Community and International Nutrition

Vitamin B-6 Intake Is Inversely Related to, and the Requirement Is Affected by, Inflammation Status1,2

Martha Savaria Morris3,*, Lydia Sakakeeny4, Paul F. Jacques3, Mary Frances Picciano5 and Jacob Selhub4

3 Nutritional Epidemiology Program and 4 Vitamin Metabolism Laboratory, Jean Mayer USDA Human Nutrition Research Center on Aging at Tufts University, Boston, MA 02111; and 5 Office of Dietary Supplements, NIH, Bethesda, MD 20892

Low circulating pyridoxal 5'-phosphate (PLP) concentrations have been linked to inflammatory markers and the occurrence of inflammatory diseases. However, the implications of these findings are unclear. The measurement of PLP and C-reactive protein (CRP) in blood samples collected from participants in the 2003–2004 NHANES afforded us the opportunity to investigate this relationship in the general U.S. population. Dietary and laboratory data were available for 3864 of 5041 interviewed adults, 2686 of whom were eligible (i.e. provided reliable dietary data and were not diabetic, pregnant, lactating, or taking hormones or steroidal antiinflammatory drugs).
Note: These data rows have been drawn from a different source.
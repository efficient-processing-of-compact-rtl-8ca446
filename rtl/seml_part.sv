// seml_part: the reusable-engine part of the hybrid accelerator.
//
// One pointwise engine and one depthwise engine are shared by all the layers
// that follow the dedicated pipeline. Because a layer is processed as a whole
// before the next one starts, its output feature map is stored completely in
// on-chip memory: two feature-map buffers (FM_DEPTH pixels of C_MAX channels
// each) are used in ping-pong fashion, one as the source and one as the
// destination of the running layer.
//
// Sequence of one frame:
//   FILL  the incoming stream (output of the dedicated part) is written to
//         buffer 0;
//   WREQ  for each layer the block raises wreq with the layer index and waits
//         for wdone, while an external agent writes that layer's weights and
//         BN parameters into the selected engine (weights are not assumed to
//         fit on chip, so they are brought in per layer);
//   RUN   the source buffer is streamed through the engine named in the layer
//         table and the results are written to the other buffer; the roles
//         of the buffers are then swapped;
//   DRAIN after the last layer the source buffer is streamed out.
//
// Residual bottlenecks: a layer marked "save" (the expansion layer of a
// bottleneck) copies each input pixel into a third buffer, the shortcut
// buffer, as it feeds the engine; a later layer marked "add" (the projection
// layer) adds that buffer, pixel by pixel and with saturation, to its
// results before they are written. The saved map must have the same size as
// the output of the "add" layer (stride 1, equal channel counts).
//
// The layer table (up to L_MAX entries of kind, channels, height, width,
// stride, ReLU and the two residual flags) is written through the ltab_* port; cfg_layers gives the
// number of entries used. Interface: valid/ready pixel streams; the input
// frame has the first layer's height and width. Timing: a PW layer costs
// about h*w*(ceil(cin/PAR_IN)*ceil(cout/PAR_OUT)+2) cycles, a DW layer about
// ho*wo*(ceil(c/DW_PAR)+2) cycles after the line buffer has filled.
// The FSM, the table format and the weight hand-shake are this design's own.
module seml_part
  import fibha_pkg::*;
#(
  parameter int unsigned C_MAX      = 16,
  parameter int unsigned H_MAX      = 8,
  parameter int unsigned W_MAX      = 8,
  parameter int unsigned K          = 3,
  parameter int unsigned L_MAX      = 8,
  parameter int unsigned PW_PAR_IN  = 4,
  parameter int unsigned PW_PAR_OUT = 2,
  parameter int unsigned DW_PAR     = 2
) (
  input  logic                        clk,
  input  logic                        rst_n,
  // layer table
  input  logic                        ltab_we,
  input  logic [$clog2(L_MAX)-1:0]    ltab_idx,
  input  layer_kind_e                 ltab_kind,
  input  logic [7:0]                  ltab_cin,
  input  logic [7:0]                  ltab_cout,
  input  logic [7:0]                  ltab_h,
  input  logic [7:0]                  ltab_w,
  input  logic [1:0]                  ltab_stride,
  input  logic                        ltab_relu,
  input  logic                        ltab_save,
  input  logic                        ltab_add,
  input  logic [$clog2(L_MAX+1)-1:0]  cfg_layers,
  // per-layer weight hand-shake and engine write ports
  output logic                        wreq,
  output logic [$clog2(L_MAX)-1:0]    wreq_layer,
  input  logic                        wdone,
  input  logic                        wt_we,
  input  logic                        wt_dw,
  input  logic [7:0]                  wt_row,
  input  logic [7:0]                  wt_col,
  input  act_t                        wt_data,
  input  logic                        bn_we,
  input  logic                        bn_dw,
  input  logic [7:0]                  bn_row,
  input  bn_t                         bn_data,
  // streams
  input  logic                        in_valid,
  output logic                        in_ready,
  input  act_t [C_MAX-1:0]            in_data,
  output logic                        out_valid,
  input  logic                        out_ready,
  output act_t [C_MAX-1:0]            out_data,
  output logic                        out_last,
  // activity counters
  output logic [31:0]                 pw_layers_run,
  output logic [31:0]                 dw_layers_run,
  output logic [31:0]                 add_layers_run
);
  localparam int unsigned FM_DEPTH = H_MAX * W_MAX;
  localparam int unsigned AW       = $clog2(FM_DEPTH + 1);
  localparam int unsigned IW       = $clog2(FM_DEPTH);     // buffer index width
  localparam int unsigned CW       = $clog2(C_MAX + 1);
  localparam int unsigned LW       = $clog2(L_MAX);

  typedef struct packed {
    layer_kind_e kind;
    logic [7:0]  cin;
    logic [7:0]  cout;
    logic [7:0]  h;
    logic [7:0]  w;
    logic [1:0]  stride;
    logic        relu;
    logic        save;   // copy this layer's input into the shortcut buffer
    logic        add;    // add the shortcut buffer to this layer's output
  } layer_t;

  typedef enum logic [2:0] {S_FILL, S_WREQ, S_RUN, S_DRAIN} state_e;
  state_e state;

  layer_t ltab [L_MAX];
  always_ff @(posedge clk)
    if (ltab_we) ltab[ltab_idx] <= '{ltab_kind, ltab_cin, ltab_cout, ltab_h, ltab_w,
                                     ltab_stride, ltab_relu, ltab_save, ltab_add};

  act_t [C_MAX-1:0] fm [2][FM_DEPTH];
  act_t [C_MAX-1:0] sc_buf [FM_DEPTH];   // block input kept for the residual add

  logic          src;          // buffer holding the current layer's input
  logic [LW-1:0] lidx;
  logic [AW-1:0] rd_cnt, wr_cnt;
  layer_t        cur;
  int            n_in, n_out, s_cur;

  assign cur = ltab[lidx];
  always_comb begin
    s_cur = (cur.stride == 2'd2) ? 2 : 1;
    n_in  = int'(cur.h) * int'(cur.w);
    if (cur.kind == LAYER_DW)
      n_out = ((int'(cur.h) - 1) / s_cur + 1) * ((int'(cur.w) - 1) / s_cur + 1);
    else
      n_out = n_in;
  end

  // engines
  logic             pw_in_valid, pw_in_ready, pw_out_valid, pw_out_ready;
  logic             dw_in_valid, dw_in_ready, dw_out_valid, dw_out_ready, dw_last;
  act_t [C_MAX-1:0] pw_out, dw_out, src_pix;

  assign src_pix = fm[src][IW'(rd_cnt)];

  pw_engine #(.CIN_MAX(C_MAX), .COUT_MAX(C_MAX), .PAR_IN(PW_PAR_IN), .PAR_OUT(PW_PAR_OUT)) u_pw (
    .clk, .rst_n,
    .cfg_cin(CW'(cur.cin)), .cfg_cout(CW'(cur.cout)), .cfg_relu(cur.relu),
    .wt_we(wt_we && !wt_dw), .wt_co($clog2(C_MAX)'(wt_row)), .wt_ci($clog2(C_MAX)'(wt_col)),
    .wt_data,
    .bn_we(bn_we && !bn_dw), .bn_co($clog2(C_MAX)'(bn_row)), .bn_data,
    .in_valid(pw_in_valid), .in_ready(pw_in_ready), .in_data(src_pix),
    .out_valid(pw_out_valid), .out_ready(pw_out_ready), .out_data(pw_out)
  );

  dw_engine #(.C_MAX(C_MAX), .W_MAX(W_MAX), .H_MAX(H_MAX), .K(K), .PAR(DW_PAR)) u_dw (
    .clk, .rst_n,
    .cfg_h($clog2(H_MAX+1)'(cur.h)), .cfg_w($clog2(W_MAX+1)'(cur.w)), .cfg_stride(cur.stride),
    .cfg_c(CW'(cur.cin)), .cfg_relu(cur.relu),
    .wt_we(wt_we && wt_dw), .wt_ch($clog2(C_MAX)'(wt_row)), .wt_tap($clog2(K*K)'(wt_col)),
    .wt_data,
    .bn_we(bn_we && bn_dw), .bn_ch($clog2(C_MAX)'(bn_row)), .bn_data,
    .in_valid(dw_in_valid), .in_ready(dw_in_ready), .in_data(src_pix),
    .out_valid(dw_out_valid), .out_ready(dw_out_ready), .out_data(dw_out), .out_last(dw_last)
  );

  logic is_dw, rd_more, eng_in_ready, eng_out_valid;
  act_t [C_MAX-1:0] eng_out;
  assign is_dw         = (cur.kind == LAYER_DW);
  assign rd_more       = (state == S_RUN) && (int'(rd_cnt) < n_in);
  assign pw_in_valid   = rd_more && !is_dw;
  assign dw_in_valid   = rd_more && is_dw;
  assign eng_in_ready  = is_dw ? dw_in_ready : pw_in_ready;
  assign eng_out_valid = (state == S_RUN) && (is_dw ? dw_out_valid : pw_out_valid);
  assign eng_out       = is_dw ? dw_out : pw_out;
  assign pw_out_ready  = (state == S_RUN) && !is_dw;
  assign dw_out_ready  = (state == S_RUN) && is_dw;

  logic unused_last;
  assign unused_last = dw_last;

  // residual add of the saved block input (channels below cout only)
  act_t [C_MAX-1:0] res_out;
  always_comb begin
    res_out = eng_out;
    if (cur.add)
      for (int c = 0; c < C_MAX; c++)
        res_out[c] = (c < int'(cur.cout)) ? sat8(48'(eng_out[c]) + 48'(sc_buf[IW'(wr_cnt)][c])) : '0;
  end

  // input, result and output writes into the buffers
  always_ff @(posedge clk) begin
    if (state == S_FILL && in_valid)  fm[0][IW'(wr_cnt)]  <= in_data;
    if (eng_out_valid)                fm[!src][IW'(wr_cnt)] <= res_out;
    if (cur.save && rd_more && eng_in_ready) sc_buf[IW'(rd_cnt)] <= src_pix;
  end

  assign in_ready   = (state == S_FILL);
  assign wreq       = (state == S_WREQ);
  assign wreq_layer = lidx;
  assign out_valid  = (state == S_DRAIN);
  assign out_data   = fm[src][IW'(rd_cnt)];
  assign out_last   = (state == S_DRAIN) && (int'(rd_cnt) == n_out - 1);

  always_ff @(posedge clk or negedge rst_n) begin
    if (!rst_n) begin
      state         <= S_FILL;
      src           <= 1'b0;
      lidx          <= '0;
      rd_cnt        <= '0;
      wr_cnt        <= '0;
      pw_layers_run <= '0;
      dw_layers_run <= '0;
      add_layers_run <= '0;
    end else begin
      unique case (state)
        S_FILL: if (in_valid) begin
          if (int'(wr_cnt) == n_in - 1) begin
            wr_cnt <= '0;
            src    <= 1'b0;
            state  <= S_WREQ;
          end else begin
            wr_cnt <= wr_cnt + 1'b1;
          end
        end
        S_WREQ: if (wdone) begin
          rd_cnt <= '0;
          wr_cnt <= '0;
          state  <= S_RUN;
        end
        S_RUN: begin
          if (rd_more && eng_in_ready) rd_cnt <= rd_cnt + 1'b1;
          if (eng_out_valid) begin
            if (int'(wr_cnt) == n_out - 1) begin
              wr_cnt <= '0;
              rd_cnt <= '0;
              src    <= !src;
              if (is_dw) dw_layers_run <= dw_layers_run + 1;
              else       pw_layers_run <= pw_layers_run + 1;
              if (cur.add) add_layers_run <= add_layers_run + 1;
              if (32'(lidx) + 1 >= 32'(cfg_layers)) begin
                state <= S_DRAIN;
              end else begin
                lidx  <= lidx + 1'b1;
                state <= S_WREQ;
              end
            end else begin
              wr_cnt <= wr_cnt + 1'b1;
            end
          end
        end
        S_DRAIN: if (out_ready) begin
          if (int'(rd_cnt) == n_out - 1) begin
            rd_cnt <= '0;
            lidx   <= '0;
            state  <= S_FILL;
          end else begin
            rd_cnt <= rd_cnt + 1'b1;
          end
        end
        default: state <= S_FILL;
      endcase
    end
  end

  a_fm_fits: assert property (@(posedge clk) disable iff (!rst_n)
    state == S_RUN |-> n_in <= int'(FM_DEPTH));
endmodule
Vitamin B-6 intake was assessed using 2 24-h diet recalls and supplement use data. After multivariate adjustment for demographics, smoking, BMI, alcohol use, antioxidant vitamin status, intakes of protein and energy, and serum concentrations of creatinine and albumin, high vitamin B-6 intake was associated with protection against serum CRP concentrations >10 mg/L compared with ≤3 mg/L. However, plasma PLP ≥20 nmol/L compared with <20 nmol/L was inversely related to serum CRP independently of vitamin B-6 intake (P < 0.001). Among participants with vitamin B-6 intakes from 2 to 3 mg/d, the multivariate-adjusted prevalence of vitamin B-6 inadequacy was <10% in participants with serum CRP ≤3 mg/L but close to 50% in those with serum CRP > 10 mg/L (P < 0.001). In conclusion, higher vitamin B-6 intakes were linked to protection against inflammation and the vitamin B-6 intake associated with maximum protection against vitamin B-6 inadequacy was increased in the presence compared to absence of inflammation.


* To whom correspondence should be addressed. E-mail: martha.morris{at}tufts.edu.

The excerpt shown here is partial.